Cesare da Sesto (1477–1523) was an Italian painter of the Renaissance active in Milan and elsewhere in Italy.

== Life ==
Cesare da Sesto was born in Sesto Calende, Lombardy. He is considered one of the Leonardeschi or artists influenced by Leonardo da Vinci, such as Bernardino Luini and Marco d'Oggiono. He may have trained or worked with Baldassare Peruzzi in Rome in 1505. Of this period, a lunette in Sant'Onofrio and some paintings in Campagnano Romano are attributed to him.

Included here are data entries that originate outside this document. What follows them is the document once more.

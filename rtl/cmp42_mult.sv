// cmp42_mult: unsigned N x N multiplier whose partial products are reduced
// by a tree of 4-2 compressors, exact or approximate.
//
// Stage 0 forms the N partial-product rows with AND gates (row j is a & b[j]
// shifted left by j). Each reduction level takes the rows in groups of four
// and, in every bit column, feeds the four bits of a group into one 4-2
// compressor: s stays in the column, c moves one column up, and the exact
// compressor's cout is chained into the cin of the next column's
// compressor. Each group of four rows becomes two. When three rows are left
// over they go through a row of full adders (3 rows -> 2); one or two left
// over rows pass to the next level unchanged. Levels repeat until two rows
// remain (8 -> 4 -> 2 for N = 8, 16 -> 8 -> 4 -> 2 for N = 16), and a
// carry-propagate adder sums them. The product is kept modulo 2^(2N).
//
// Columns 0 .. APPROX_COLS-1 use cmp42_approx (no carry chain there; the
// first exact column gets cin = 0), the rest use cmp42_exact; the
// full-adder rows are always exact. APPROX_COLS = 0 gives the exact
// multiplier, APPROX_COLS = 8 the approximate multiplier with approximate
// compressors in columns #0 to #7. The three-step structure (partial
// products, compressor reduction with approximation in the low columns,
// final adder) and the support of any width follow the document; the
// regular row-group tree is this design's own placement of the compressors.
//
// Interface: a, b operands (N >= 2); p product. Purely combinational.
module cmp42_mult #(
  parameter int unsigned N           = 8,
  parameter int unsigned APPROX_COLS = 8   // approximate columns #0 to #7
) (
  input  logic [N-1:0]   a,
  input  logic [N-1:0]   b,
  output logic [2*N-1:0] p
);
  localparam int unsigned W = 2 * N;

  // rows left after one level of reduction
  function automatic int unsigned rows_next(input int unsigned r);
    return (r / 4) * 2 + ((r % 4 == 3) ? 2 : r % 4);
  endfunction

  // rows present at level l
  function automatic int unsigned rows_at(input int unsigned n, input int unsigned l);
    int unsigned r = n;
    for (int unsigned i = 0; i < l; i++) r = rows_next(r);
    return r;
  endfunction

  // number of levels needed to reach two rows
  function automatic int unsigned num_levels(input int unsigned n);
    int unsigned r = n, l = 0;
    while (r > 2) begin
      r = rows_next(r);
      l++;
    end
    return l;
  endfunction

  localparam int unsigned LEVELS = num_levels(N);

  if (N < 2) begin : g_bad_n
    $error("cmp42_mult: N must be at least 2");
  end

  // partial-product generation
  logic [W-1:0] pp [N];
  for (genvar j = 0; j < N; j++) begin : g_pp
    assign pp[j] = W'({N{b[j]}} & a) << j;
  end

  // level l reduces the RIN rows in cur to the ROUT rows in nxt
  for (genvar l = 0; l < LEVELS; l++) begin : g_lvl
    localparam int unsigned RIN  = rows_at(N, l);
    localparam int unsigned ROUT = rows_next(RIN);
    localparam int unsigned G    = RIN / 4;   // groups of four rows
    localparam int unsigned REM  = RIN % 4;   // rows left over
    logic [W-1:0] cur [RIN];
    logic [W-1:0] nxt [ROUT];
    if (l == 0) begin : g_first
      assign cur = pp;
    end else begin : g_next
      assign cur = g_lvl[l-1].nxt;
    end

    for (genvar g = 0; g < G; g++) begin : g_grp
      logic [W:0] chain;  // cout of column i-1 into cin of column i
      logic [W:0] hi;     // c outputs, one column up
      logic [W-1:0] lo;   // s outputs
      assign chain[0] = 1'b0;
      assign hi[0]    = 1'b0;
      for (genvar i = 0; i < W; i++) begin : g_col
        if (i < APPROX_COLS) begin : g_apx
          cmp42_approx u_cmp (
            .x1(cur[4*g][i]),   .x2(cur[4*g+1][i]),
            .x3(cur[4*g+2][i]), .x4(cur[4*g+3][i]),
            .c (hi[i+1]),       .s (lo[i])
          );
          assign chain[i+1] = 1'b0;
        end else begin : g_exa
          cmp42_exact u_cmp (
            .x1(cur[4*g][i]),   .x2(cur[4*g+1][i]),
            .x3(cur[4*g+2][i]), .x4(cur[4*g+3][i]),
            .cin(chain[i]),
            .s (lo[i]), .c(hi[i+1]), .cout(chain[i+1])
          );
        end
      end
      assign nxt[2*g]   = lo;
      assign nxt[2*g+1] = hi[W-1:0];
      // carries out of the top column lie above the 2N-bit product, and the
      // chain is cut in the approximate columns: those bits go unread
      logic unused_carries;
      assign unused_carries = ^{chain, hi[W]};
    end

    if (REM == 3) begin : g_fa_row
      logic [W:0]   hi;
      logic [W-1:0] lo;
      assign hi[0] = 1'b0;
      for (genvar i = 0; i < W; i++) begin : g_col
        full_adder u_fa (
          .a(cur[4*G][i]), .b(cur[4*G+1][i]), .ci(cur[4*G+2][i]),
          .sum(lo[i]), .co(hi[i+1])
        );
      end
      assign nxt[2*G]   = lo;
      assign nxt[2*G+1] = hi[W-1:0];
    end else begin : g_pass
      for (genvar r = 0; r < REM; r++) begin : g_row
        assign nxt[2*G+r] = cur[4*G+r];
      end
    end
  end

  // final carry-propagate adder
  if (LEVELS == 0) begin : g_no_tree
    assign p = pp[0] + pp[1];
  end else begin : g_cpa
    assign p = g_lvl[LEVELS-1].nxt[0] + g_lvl[LEVELS-1].nxt[1];
  end
endmodule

From 1514 he sojourned in Naples for six years. In 1515 he finished a monumental polyptych for the La Trinità della Cava at Cava de' Tirreni and produced Leda and the Swan, a copy after Leonardo's own work on the subject. Back in Milan, he executed a Baptism of Christ, in collaboration with Bernardino Bernazzano (Collezione Gallarati Scotti, Milan) and a Salomè, acquired by Rudolf II and now at the Kunsthistorisches Museum of Vienna. In 1517 he returned to southern Italy. Sometime between 1516 and 1519 in Messina, he completed his Adoration of the Magi, which influenced numerous artists of southern Italy, it can be found in the Musei di Capodimonte of Naples.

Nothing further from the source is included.